So there is lots of Nvidia sample code from over the years that uses __lanemask_lt()
but that API is “undefined” as of 11.7. I’ve tried compute_80 and sm_86 but neither make the API available. Has that API been removed in favor of raw PTX?
I can’t find it either. Not in CUDA 9.2, not in CUDA 11.4.
It is mentioned both in the CUDA 11.7 programming guide as well as this blog.
If this is a concern to you, I suggest filing a bug.
There is a similar function in the namespace cooperative_groups::details
, but you are not supposed to depend on anything in such a “details” namespace, so that is as far as I’ll go.
If it were me, and I wanted to construct my own, I would follow that example.
Apologies Robert, but I have no useful C++ knowledge, having progressed to a pretty average C competency.

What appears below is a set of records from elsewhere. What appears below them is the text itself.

// tb_parisroc: random hits on the channels of a small autonomous chip, some
// simultaneous and some in bursts that overflow a channel's SCA stack. Each
// frame read from Data/TransmitOn (channel, time stamp, ADC code) must match
// a hit that was sent, with code floor(v*1024/2048); within a channel the
// frames come in time order; every hit is either read out once or counted
// lost, and the chip reads out nothing but hit channels. Also counts that
// hits were stacked while a conversion or readout was going on, and that
// losses happened.
module tb_parisroc;
  timeunit 1ns; timeprecision 100ps;
  import roc_pkg::*;
  localparam int N = 4, SD = 2, TS = 24, AB = 10, CC = 30;
  localparam int FW = 2 + TS + AB;

  logic clk = 0, rst_n = 1;
  logic [N-1:0] trig = '0;
  logic [N-1:0][AMP_W-1:0] vin = '0;
  logic data_o, tx_on;
  phase_e phase;
  logic [31:0] n_frames, n_lost;
  int checks = 0, failures = 0;

  parisroc #(.N_CH(N), .SCA_DEPTH(SD), .TS_W(TS), .ADC_BITS(AB), .CONV_CYCLES(CC)) dut (.*);

  always #12.5 clk = ~clk;

  int tsref = 0;
  always @(posedge clk) if (rst_n) tsref++;

  typedef struct { int ts; int code; } hit_t;
  hit_t sent [N][$];
  int n_sent = 0, n_got = 0, stacked = 0, busy_hits = 0;

  logic [FW-1:0] sh; int nb = 0;
  always @(negedge clk) if (tx_on) begin
    sh = {sh[FW-2:0], data_o};
    if (++nb == FW) begin
      int ch, ts, code, k;
      nb = 0; n_got++;
      ch = int'(sh[FW-1 -: 2]); ts = int'(sh[AB +: TS]); code = int'(sh[AB-1:0]);
      k = -1;
      foreach (sent[ch][i]) if (k < 0 && sent[ch][i].ts == ts) k = i;
      checks++;
      if (k < 0) begin failures++; $display("frame ch %0d ts %0d matches no hit", ch, ts); end
      else begin
        // all older hits of this channel must have been read or lost already
        checks++;
        if (sent[ch][k].code != code) begin failures++; $display("ch %0d code %0d exp %0d", ch, code, sent[ch][k].code); end
        for (int j = 0; j < k; j++) sent[ch].pop_front();   // skipped ones were lost
        sent[ch].pop_front();
      end
    end
  end

  task automatic check(input bit c, input string what);
    checks++; if (!c) begin failures++; $display("FAIL %s at %0t", what, $time); end
  endtask

  initial begin
    #2000000; failures++;
    $display("TB_RESULT checks=%0d failures=%0d", checks, failures); $finish;
  end

  initial begin
    #1 rst_n = 0;
    #100 rst_n = 1;
    repeat (60) begin
      logic [N-1:0] h;
      repeat ($urandom_range(5, 150)) @(negedge clk);
      h = N'($urandom);
      if (($urandom % 5) == 0) h = '1;
      if (phase != PH_ACQ) busy_hits++;
      for (int ch = 0; ch < N; ch++) if (h[ch]) begin
        int v = $urandom_range(0, 2500);
        int c = (v * 1024) / 2048; if (c > 1023) c = 1023;
        vin[ch] = AMP_W'(v);
        sent[ch].push_back('{tsref, c});
        n_sent++;
      end
      trig = h;
      @(negedge clk) trig = '0;
      repeat (5) @(negedge clk);
      vin = '0;
    end
    repeat (3000) @(negedge clk);
    check(n_got == int'(n_frames), "frames counted");
    check(n_got + int'(n_lost) == n_sent, $sformatf("read %0d + lost %0d != sent %0d", n_got, n_lost, n_sent));
    check(n_lost > 0, "SCA overflow happened");
    check(busy_hits > 0, "hits arrived during conversion or readout");
    check(phase == PH_ACQ && !tx_on, "idle at the end");
    $display("sent=%0d read=%0d lost=%0d during-busy=%0d", n_sent, n_got, n_lost, busy_hits);
    $display("TB_RESULT checks=%0d failures=%0d", checks, failures);
    $finish;
  end
endmodule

Is there a file you can refer me to for this “example”?
Thanks.
generally speaking, in CUDA, when you want to use cooperative groups functionality, you should include the header file cooperative_groups.h
. So that header file is going to be in the “usual place” for CUDA header files. On a typical linux install that would be /usr/local/cuda/include
If you study that include file, or just look around in that directory, you will notice a subdirectory called cooperative_groups
(at least it is there on my CUDA 11.4 install). Inside that is a directory called details
. In that directory you will find helpers.h
. (this appears to be a “helper function”, implemented in the details
namespace, for cooperative groups). If you:
grep lanemask /usr/local/cuda/include/cooperative_groups/details/helpers.h
You’ll find an example function that could be used as a model to create your own lanemask_lt
.
Thanks for that.
Follow up: I had not realised “lanemask_lt” was a special register. As such, it’s described in the PTX ISA:
Yep. I interpreted the request here to be a function callable from CUDA C++.
If you’re doing PTX you can use it directly. But it isn’t formally exposed in CUDA C++ via any builtins or intrinsics that I am aware of.